* Activity
Retype, word for word, every line of the records below starting at the one that contains "771 | +0.7 kGates |" and ending at the one that contains "instructions. Its 64-bit"; include both of those lines and nothing more.

* Task data

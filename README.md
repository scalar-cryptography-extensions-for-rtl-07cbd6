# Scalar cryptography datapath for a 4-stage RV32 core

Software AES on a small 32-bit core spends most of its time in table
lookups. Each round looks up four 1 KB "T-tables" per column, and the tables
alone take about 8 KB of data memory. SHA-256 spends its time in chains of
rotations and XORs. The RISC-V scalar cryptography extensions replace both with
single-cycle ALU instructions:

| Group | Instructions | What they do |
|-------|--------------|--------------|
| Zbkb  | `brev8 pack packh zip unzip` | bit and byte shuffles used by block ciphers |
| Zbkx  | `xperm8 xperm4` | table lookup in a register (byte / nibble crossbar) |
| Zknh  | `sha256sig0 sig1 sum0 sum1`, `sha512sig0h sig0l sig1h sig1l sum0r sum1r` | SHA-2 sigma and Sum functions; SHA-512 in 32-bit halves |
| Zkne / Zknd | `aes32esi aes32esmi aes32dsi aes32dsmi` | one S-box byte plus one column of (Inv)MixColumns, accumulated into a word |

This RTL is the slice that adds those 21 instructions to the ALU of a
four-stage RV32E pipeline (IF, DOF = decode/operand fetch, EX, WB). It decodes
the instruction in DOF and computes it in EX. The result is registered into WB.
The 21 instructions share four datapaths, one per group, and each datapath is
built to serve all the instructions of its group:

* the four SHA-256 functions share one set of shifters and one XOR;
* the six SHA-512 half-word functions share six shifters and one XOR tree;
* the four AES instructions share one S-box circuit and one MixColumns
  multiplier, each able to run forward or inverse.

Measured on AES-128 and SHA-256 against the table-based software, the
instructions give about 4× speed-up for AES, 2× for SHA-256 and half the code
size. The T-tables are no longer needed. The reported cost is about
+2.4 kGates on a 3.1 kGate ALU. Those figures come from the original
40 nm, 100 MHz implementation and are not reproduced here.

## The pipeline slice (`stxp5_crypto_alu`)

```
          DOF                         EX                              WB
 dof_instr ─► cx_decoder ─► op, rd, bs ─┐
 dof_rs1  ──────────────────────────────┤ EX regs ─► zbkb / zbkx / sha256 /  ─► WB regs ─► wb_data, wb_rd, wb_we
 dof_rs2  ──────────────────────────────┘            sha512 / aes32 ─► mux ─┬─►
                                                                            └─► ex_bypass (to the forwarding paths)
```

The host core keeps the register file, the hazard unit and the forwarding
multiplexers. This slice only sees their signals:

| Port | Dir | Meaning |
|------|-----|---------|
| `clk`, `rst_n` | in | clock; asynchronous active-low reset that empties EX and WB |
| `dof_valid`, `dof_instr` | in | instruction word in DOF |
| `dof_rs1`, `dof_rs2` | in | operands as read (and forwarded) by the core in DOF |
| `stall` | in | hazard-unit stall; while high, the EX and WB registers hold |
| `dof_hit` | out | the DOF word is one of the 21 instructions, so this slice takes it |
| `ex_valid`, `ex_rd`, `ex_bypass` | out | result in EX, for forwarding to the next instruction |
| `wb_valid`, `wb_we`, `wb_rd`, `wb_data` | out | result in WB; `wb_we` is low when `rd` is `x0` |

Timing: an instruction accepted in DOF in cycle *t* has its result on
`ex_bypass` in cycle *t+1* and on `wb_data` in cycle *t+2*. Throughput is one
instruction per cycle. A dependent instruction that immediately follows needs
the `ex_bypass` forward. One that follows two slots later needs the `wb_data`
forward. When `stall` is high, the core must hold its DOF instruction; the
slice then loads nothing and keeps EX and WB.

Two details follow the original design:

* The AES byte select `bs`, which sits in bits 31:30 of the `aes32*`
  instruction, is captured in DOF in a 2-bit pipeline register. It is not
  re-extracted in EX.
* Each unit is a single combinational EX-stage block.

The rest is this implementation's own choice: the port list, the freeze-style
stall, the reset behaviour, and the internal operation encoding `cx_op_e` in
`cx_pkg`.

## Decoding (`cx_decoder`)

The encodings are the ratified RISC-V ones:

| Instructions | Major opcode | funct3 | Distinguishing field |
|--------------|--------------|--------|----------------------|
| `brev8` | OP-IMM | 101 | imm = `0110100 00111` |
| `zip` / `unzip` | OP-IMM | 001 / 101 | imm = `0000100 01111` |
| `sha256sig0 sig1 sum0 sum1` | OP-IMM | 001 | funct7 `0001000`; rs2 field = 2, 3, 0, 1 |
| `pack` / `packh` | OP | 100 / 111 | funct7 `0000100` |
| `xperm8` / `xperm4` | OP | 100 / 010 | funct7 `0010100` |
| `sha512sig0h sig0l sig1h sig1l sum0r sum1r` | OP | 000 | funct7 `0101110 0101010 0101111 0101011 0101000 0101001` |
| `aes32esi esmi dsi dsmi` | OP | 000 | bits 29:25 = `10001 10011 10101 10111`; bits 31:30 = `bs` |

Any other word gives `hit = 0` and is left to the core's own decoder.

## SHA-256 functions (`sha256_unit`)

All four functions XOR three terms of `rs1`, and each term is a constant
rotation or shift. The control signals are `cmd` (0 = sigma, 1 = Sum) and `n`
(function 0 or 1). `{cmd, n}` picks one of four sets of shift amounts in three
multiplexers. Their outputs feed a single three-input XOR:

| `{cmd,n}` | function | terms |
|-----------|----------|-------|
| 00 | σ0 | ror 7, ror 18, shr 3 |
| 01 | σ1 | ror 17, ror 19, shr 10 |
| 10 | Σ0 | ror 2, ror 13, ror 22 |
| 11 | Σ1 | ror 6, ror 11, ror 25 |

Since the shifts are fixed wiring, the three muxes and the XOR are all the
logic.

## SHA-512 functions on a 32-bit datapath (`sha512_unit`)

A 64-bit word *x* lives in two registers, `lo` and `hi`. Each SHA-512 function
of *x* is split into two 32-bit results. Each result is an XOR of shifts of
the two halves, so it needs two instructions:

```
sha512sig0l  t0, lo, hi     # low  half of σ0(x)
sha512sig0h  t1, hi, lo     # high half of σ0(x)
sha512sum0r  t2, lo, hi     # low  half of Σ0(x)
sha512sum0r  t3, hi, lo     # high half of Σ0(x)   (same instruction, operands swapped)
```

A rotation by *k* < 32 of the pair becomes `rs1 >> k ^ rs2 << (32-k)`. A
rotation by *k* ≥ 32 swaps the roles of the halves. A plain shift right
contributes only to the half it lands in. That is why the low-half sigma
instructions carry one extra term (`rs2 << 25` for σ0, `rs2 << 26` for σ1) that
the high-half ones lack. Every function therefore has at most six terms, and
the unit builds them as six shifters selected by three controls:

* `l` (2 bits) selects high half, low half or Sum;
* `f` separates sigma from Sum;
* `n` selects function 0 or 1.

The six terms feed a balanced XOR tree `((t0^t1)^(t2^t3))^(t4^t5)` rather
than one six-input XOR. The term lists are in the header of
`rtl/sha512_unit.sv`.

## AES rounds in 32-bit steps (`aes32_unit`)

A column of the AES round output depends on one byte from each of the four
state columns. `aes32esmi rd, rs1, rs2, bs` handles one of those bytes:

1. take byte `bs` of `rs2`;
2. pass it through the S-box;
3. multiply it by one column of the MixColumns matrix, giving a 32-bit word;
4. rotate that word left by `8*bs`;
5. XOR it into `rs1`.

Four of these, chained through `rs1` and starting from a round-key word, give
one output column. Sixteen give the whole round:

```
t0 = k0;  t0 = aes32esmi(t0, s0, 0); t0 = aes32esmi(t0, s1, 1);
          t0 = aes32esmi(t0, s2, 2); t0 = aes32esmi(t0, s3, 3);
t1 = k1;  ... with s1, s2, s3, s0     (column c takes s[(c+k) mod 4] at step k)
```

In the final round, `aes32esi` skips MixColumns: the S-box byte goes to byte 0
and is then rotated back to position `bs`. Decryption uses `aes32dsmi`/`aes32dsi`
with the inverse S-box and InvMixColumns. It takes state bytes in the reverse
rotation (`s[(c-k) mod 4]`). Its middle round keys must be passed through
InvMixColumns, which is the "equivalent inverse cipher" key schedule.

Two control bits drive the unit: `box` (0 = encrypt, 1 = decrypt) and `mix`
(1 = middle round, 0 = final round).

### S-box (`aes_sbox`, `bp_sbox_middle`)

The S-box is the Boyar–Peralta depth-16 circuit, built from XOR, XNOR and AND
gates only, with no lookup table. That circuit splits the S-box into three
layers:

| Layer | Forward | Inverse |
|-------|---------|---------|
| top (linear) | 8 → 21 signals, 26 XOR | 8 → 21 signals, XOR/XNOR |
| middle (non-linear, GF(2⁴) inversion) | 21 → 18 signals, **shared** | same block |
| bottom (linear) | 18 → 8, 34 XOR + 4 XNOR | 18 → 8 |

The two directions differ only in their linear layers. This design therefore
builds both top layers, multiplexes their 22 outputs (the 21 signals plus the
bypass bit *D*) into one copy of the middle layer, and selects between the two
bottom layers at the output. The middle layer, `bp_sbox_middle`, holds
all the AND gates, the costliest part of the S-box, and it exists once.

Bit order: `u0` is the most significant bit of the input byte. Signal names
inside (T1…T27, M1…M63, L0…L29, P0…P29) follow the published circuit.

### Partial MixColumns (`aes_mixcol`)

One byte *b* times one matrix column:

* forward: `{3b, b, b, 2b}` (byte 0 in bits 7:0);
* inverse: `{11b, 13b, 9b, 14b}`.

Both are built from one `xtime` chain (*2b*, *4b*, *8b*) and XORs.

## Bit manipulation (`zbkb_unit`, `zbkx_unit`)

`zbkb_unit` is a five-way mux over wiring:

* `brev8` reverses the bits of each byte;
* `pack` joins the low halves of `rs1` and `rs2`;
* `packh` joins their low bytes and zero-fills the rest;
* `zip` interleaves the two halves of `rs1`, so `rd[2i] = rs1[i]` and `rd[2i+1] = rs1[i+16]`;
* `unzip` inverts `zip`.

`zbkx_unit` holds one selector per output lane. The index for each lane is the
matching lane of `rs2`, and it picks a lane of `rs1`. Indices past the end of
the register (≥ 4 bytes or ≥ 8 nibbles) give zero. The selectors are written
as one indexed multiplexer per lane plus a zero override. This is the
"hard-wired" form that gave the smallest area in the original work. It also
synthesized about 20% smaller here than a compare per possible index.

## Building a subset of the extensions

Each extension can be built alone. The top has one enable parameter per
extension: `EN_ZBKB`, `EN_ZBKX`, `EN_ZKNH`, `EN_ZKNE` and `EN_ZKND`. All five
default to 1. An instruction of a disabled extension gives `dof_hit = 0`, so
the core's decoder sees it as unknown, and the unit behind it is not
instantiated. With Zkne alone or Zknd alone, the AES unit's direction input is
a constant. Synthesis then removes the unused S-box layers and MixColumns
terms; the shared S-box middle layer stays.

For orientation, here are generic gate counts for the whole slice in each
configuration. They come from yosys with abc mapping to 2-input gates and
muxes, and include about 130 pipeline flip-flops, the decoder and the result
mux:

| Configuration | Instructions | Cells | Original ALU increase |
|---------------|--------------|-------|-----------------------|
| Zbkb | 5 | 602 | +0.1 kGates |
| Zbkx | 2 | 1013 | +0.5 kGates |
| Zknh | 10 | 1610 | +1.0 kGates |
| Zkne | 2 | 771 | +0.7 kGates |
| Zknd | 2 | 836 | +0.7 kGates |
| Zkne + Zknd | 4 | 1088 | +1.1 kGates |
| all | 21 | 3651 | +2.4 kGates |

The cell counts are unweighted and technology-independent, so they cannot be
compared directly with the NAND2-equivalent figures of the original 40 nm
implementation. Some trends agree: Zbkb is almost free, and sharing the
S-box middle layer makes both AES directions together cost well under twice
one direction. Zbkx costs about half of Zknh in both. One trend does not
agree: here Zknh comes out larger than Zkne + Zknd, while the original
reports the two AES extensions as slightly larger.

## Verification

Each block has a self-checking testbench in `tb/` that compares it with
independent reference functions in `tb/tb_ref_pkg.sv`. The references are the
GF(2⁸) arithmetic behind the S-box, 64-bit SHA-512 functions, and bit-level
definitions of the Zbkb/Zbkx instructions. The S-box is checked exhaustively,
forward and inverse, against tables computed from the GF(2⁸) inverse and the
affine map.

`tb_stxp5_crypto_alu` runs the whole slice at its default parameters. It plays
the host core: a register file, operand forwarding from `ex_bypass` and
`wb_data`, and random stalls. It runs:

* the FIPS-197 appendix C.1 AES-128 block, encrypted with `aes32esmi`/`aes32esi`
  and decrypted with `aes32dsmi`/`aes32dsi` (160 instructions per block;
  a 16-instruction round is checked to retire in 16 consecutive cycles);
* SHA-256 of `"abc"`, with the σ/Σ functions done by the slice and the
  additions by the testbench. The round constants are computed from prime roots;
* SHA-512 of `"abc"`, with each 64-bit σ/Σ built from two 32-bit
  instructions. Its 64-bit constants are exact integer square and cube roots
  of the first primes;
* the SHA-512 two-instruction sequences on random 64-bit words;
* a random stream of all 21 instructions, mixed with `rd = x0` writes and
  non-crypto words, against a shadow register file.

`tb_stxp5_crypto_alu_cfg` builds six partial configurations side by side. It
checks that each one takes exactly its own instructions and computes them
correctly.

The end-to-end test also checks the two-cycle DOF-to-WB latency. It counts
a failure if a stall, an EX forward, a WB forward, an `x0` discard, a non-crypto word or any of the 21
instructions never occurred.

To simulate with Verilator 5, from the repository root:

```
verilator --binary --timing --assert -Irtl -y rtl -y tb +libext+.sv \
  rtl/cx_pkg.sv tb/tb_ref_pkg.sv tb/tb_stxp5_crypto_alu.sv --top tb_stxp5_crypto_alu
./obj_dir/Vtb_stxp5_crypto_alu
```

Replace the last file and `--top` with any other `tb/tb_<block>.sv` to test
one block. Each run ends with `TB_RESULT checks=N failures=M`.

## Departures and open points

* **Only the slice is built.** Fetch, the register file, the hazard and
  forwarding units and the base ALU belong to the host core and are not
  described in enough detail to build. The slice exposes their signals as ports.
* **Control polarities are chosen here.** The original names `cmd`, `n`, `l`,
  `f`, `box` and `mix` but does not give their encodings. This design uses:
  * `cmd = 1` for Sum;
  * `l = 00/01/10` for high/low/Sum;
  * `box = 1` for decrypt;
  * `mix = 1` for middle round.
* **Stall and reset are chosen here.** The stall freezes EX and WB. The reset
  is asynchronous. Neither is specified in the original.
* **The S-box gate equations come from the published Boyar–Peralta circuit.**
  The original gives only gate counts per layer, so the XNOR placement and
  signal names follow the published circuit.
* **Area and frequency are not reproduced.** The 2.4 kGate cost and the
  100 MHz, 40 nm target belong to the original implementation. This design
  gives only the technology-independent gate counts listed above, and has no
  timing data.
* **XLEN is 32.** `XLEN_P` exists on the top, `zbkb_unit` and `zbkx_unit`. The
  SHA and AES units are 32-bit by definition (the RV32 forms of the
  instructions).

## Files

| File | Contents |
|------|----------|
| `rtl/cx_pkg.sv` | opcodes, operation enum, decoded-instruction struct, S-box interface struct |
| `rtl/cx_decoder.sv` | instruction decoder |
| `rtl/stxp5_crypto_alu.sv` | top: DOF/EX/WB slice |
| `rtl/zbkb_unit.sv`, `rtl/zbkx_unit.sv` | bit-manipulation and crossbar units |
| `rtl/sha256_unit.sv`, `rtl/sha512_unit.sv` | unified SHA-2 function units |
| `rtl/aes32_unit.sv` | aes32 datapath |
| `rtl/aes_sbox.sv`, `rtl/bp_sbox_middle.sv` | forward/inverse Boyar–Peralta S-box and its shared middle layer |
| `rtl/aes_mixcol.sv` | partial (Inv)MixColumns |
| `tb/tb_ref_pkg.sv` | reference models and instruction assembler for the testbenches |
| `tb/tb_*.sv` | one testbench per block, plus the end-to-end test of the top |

...

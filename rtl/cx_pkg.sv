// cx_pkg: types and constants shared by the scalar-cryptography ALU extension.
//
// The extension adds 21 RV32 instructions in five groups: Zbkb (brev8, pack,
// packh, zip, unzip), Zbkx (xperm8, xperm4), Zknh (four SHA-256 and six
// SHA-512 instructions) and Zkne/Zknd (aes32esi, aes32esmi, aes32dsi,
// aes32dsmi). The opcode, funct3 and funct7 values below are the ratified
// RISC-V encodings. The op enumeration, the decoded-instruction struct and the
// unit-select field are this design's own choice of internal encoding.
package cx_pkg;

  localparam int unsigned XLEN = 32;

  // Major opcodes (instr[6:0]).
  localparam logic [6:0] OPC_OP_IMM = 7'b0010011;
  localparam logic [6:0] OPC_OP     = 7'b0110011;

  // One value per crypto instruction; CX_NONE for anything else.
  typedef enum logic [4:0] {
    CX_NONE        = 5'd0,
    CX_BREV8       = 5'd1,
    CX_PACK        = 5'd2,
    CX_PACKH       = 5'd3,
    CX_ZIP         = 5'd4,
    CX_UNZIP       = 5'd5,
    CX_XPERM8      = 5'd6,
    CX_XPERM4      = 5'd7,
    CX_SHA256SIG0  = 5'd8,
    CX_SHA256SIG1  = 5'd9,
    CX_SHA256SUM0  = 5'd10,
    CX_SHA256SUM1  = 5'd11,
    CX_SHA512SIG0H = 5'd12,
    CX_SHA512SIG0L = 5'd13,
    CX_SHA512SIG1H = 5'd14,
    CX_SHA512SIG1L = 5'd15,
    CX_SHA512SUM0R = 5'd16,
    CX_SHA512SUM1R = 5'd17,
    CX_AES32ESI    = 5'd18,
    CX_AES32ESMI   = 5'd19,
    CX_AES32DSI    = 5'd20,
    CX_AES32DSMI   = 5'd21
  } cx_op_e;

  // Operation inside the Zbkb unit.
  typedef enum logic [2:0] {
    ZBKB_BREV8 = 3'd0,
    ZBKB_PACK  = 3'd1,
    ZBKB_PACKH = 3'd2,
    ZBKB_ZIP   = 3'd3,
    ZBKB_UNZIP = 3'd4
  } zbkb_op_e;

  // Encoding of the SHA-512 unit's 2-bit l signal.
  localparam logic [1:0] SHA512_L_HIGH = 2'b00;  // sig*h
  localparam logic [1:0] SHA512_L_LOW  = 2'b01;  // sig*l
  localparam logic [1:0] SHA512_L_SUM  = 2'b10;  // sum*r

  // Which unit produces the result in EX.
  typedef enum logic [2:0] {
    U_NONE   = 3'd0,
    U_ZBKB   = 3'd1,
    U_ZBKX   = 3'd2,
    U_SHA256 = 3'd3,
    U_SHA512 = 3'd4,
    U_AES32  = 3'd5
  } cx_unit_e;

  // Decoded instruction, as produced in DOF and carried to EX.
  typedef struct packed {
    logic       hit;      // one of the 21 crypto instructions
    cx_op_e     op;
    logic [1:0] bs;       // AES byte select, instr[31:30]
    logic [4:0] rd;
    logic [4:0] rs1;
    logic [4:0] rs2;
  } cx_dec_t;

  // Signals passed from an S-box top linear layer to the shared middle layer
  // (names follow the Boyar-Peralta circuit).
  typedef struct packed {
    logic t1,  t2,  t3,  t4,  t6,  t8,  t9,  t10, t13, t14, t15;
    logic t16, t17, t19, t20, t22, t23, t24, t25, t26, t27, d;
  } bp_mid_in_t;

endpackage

* Exercise result
| Zkne | 2 | 771 | +0.7 kGates |
| Zknd | 2 | 836 | +0.7 kGates |
| Zkne + Zknd | 4 | 1088 | +1.1 kGates |
| all | 21 | 3651 | +2.4 kGates |

The cell counts are unweighted and technology-independent, so they cannot be
compared directly with the NAND2-equivalent figures of the original 40 nm
implementation. Some trends agree: Zbkb is almost free, and sharing the
S-box middle layer makes both AES directions together cost well under twice
one direction. Zbkx costs about half of Zknh in both. One trend does not
agree: here Zknh comes out larger than Zkne + Zknd, while the original
reports the two AES extensions as slightly larger.

## Verification

Each block has a self-checking testbench in `tb/` that compares it with
independent reference functions in `tb/tb_ref_pkg.sv`. The references are the
GF(2⁸) arithmetic behind the S-box, 64-bit SHA-512 functions, and bit-level
definitions of the Zbkb/Zbkx instructions. The S-box is checked exhaustively,
forward and inverse, against tables computed from the GF(2⁸) inverse and the
affine map.

`tb_stxp5_crypto_alu` runs the whole slice at its default parameters. It plays
the host core: a register file, operand forwarding from `ex_bypass` and
`wb_data`, and random stalls. It runs:

* the FIPS-197 appendix C.1 AES-128 block, encrypted with `aes32esmi`/`aes32esi`
  and decrypted with `aes32dsmi`/`aes32dsi` (160 instructions per block;
  a 16-instruction round is checked to retire in 16 consecutive cycles);
* SHA-256 of `"abc"`, with the σ/Σ functions done by the slice and the
  additions by the testbench. The round constants are computed from prime roots;
* SHA-512 of `"abc"`, with each 64-bit σ/Σ built from two 32-bit
  instructions. Its 64-bit constants are exact integer square and cube roots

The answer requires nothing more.